■ **ACTIVITY**
Please copy out the records that follow exactly as they stand.

■ **DATA FOR THIS EXERCISE**
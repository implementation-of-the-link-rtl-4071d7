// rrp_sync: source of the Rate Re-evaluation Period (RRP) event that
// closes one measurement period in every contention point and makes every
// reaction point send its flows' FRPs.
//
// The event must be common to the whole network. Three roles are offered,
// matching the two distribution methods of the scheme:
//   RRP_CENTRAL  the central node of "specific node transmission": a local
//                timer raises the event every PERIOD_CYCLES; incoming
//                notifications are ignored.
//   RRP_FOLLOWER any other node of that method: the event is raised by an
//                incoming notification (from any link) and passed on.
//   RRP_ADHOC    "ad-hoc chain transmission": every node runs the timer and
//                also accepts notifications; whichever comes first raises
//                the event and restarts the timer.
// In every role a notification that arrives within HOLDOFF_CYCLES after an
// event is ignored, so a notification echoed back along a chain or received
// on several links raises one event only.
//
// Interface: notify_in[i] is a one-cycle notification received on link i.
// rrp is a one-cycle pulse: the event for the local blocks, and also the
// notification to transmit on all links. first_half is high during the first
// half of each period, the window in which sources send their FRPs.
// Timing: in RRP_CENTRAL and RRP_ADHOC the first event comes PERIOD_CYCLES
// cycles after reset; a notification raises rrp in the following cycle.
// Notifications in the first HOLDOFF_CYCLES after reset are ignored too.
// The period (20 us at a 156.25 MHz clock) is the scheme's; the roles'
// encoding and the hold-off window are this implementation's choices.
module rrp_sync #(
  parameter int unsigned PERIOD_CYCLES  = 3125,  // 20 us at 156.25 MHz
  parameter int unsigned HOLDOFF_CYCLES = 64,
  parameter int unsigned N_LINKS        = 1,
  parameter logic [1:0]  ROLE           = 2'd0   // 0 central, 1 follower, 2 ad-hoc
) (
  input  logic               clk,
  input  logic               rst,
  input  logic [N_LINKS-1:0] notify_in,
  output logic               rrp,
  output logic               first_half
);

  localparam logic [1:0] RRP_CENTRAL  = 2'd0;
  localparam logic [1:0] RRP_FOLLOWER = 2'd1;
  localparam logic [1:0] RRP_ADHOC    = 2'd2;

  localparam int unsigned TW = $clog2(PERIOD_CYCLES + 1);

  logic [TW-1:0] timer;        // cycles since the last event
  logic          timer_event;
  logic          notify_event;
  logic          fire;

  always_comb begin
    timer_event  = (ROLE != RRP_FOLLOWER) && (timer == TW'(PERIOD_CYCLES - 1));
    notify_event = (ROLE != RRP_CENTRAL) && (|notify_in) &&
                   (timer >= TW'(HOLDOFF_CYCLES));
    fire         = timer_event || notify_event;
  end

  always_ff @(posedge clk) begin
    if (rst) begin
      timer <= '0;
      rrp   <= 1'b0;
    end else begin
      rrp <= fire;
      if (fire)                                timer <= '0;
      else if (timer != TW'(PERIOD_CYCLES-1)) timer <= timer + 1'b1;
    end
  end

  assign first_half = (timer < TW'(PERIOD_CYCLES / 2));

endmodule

■ **REPLY TO THE TASK**
repository implementation-of-the-link-rtl-4071d7
// rrp_sync: source of the Rate Re-evaluation Period (RRP) event that
// closes one measurement period in every contention point and makes every
// reaction point send its flows' FRPs.
//
// The event must be common to the whole network. Three roles are offered,
// matching the two distribution methods of the scheme:
//   RRP_CENTRAL  the central node of "specific node transmission": a local
//                timer raises the event every PERIOD_CYCLES; incoming
//                notifications are ignored.
//   RRP_FOLLOWER any other node of that method: the event is raised by an
//                incoming notification (from any link) and passed on.
//   RRP_ADHOC    "ad-hoc chain transmission": every node runs the timer and
//                also accepts notifications; whichever comes first raises
//                the event and restarts the timer.
// In every role a notification that arrives within HOLDOFF_CYCLES after an
// event is ignored, so a notification echoed back along a chain or received
// on several links raises one event only.
//
// Interface: notify_in[i] is a one-cycle notification received on link i.
// rrp is a one-cycle pulse: the event for the local blocks, and also the
// notification to transmit on all links. first_half is high during the first
// half of each period, the window in which sources send their FRPs.
// Timing: in RRP_CENTRAL and RRP_ADHOC the first event comes PERIOD_CYCLES
// cycles after reset; a notification raises rrp in the following cycle.
// Notifications in the first HOLDOFF_CYCLES after reset are ignored too.
// The period (20 us at a 156.25 MHz clock) is the scheme's; the roles'
// encoding and the hold-off window are this implementation's choices.
module rrp_sync #(
  parameter int unsigned PERIOD_CYCLES  = 3125,  // 20 us at 156.25 MHz
  parameter int unsigned HOLDOFF_CYCLES = 64,
  parameter int unsigned N_LINKS        = 1,
  parameter logic [1:0]  ROLE           = 2'd0   // 0 central, 1 follower, 2 ad-hoc
) (
  input  logic               clk,
  input  logic               rst,
  input  logic [N_LINKS-1:0] notify_in,
  output logic               rrp,
  output logic               first_half
);

  localparam logic [1:0] RRP_CENTRAL  = 2'd0;
  localparam logic [1:0] RRP_FOLLOWER = 2'd1;
  localparam logic [1:0] RRP_ADHOC    = 2'd2;

  localparam int unsigned TW = $clog2(PERIOD_CYCLES + 1);

  logic [TW-1:0] timer;        // cycles since the last event
  logic          timer_event;
  logic          notify_event;
  logic          fire;

  always_comb begin
    timer_event  = (ROLE != RRP_FOLLOWER) && (timer == TW'(PERIOD_CYCLES - 1));
    notify_event = (ROLE != RRP_CENTRAL) && (|notify_in) &&
                   (timer >= TW'(HOLDOFF_CYCLES));
    fire         = timer_event || notify_event;
  end

  always_ff @(posedge clk) begin
    if (rst) begin
      timer <= '0;
      rrp   <= 1'b0;
    end else begin
      rrp <= fire;
      if (fire)                                timer <= '0;
      else if (timer != TW'(PERIOD_CYCLES-1)) timer <= timer + 1'b1;
    end
  end

  assign first_half = (timer < TW'(PERIOD_CYCLES / 2));

endmodule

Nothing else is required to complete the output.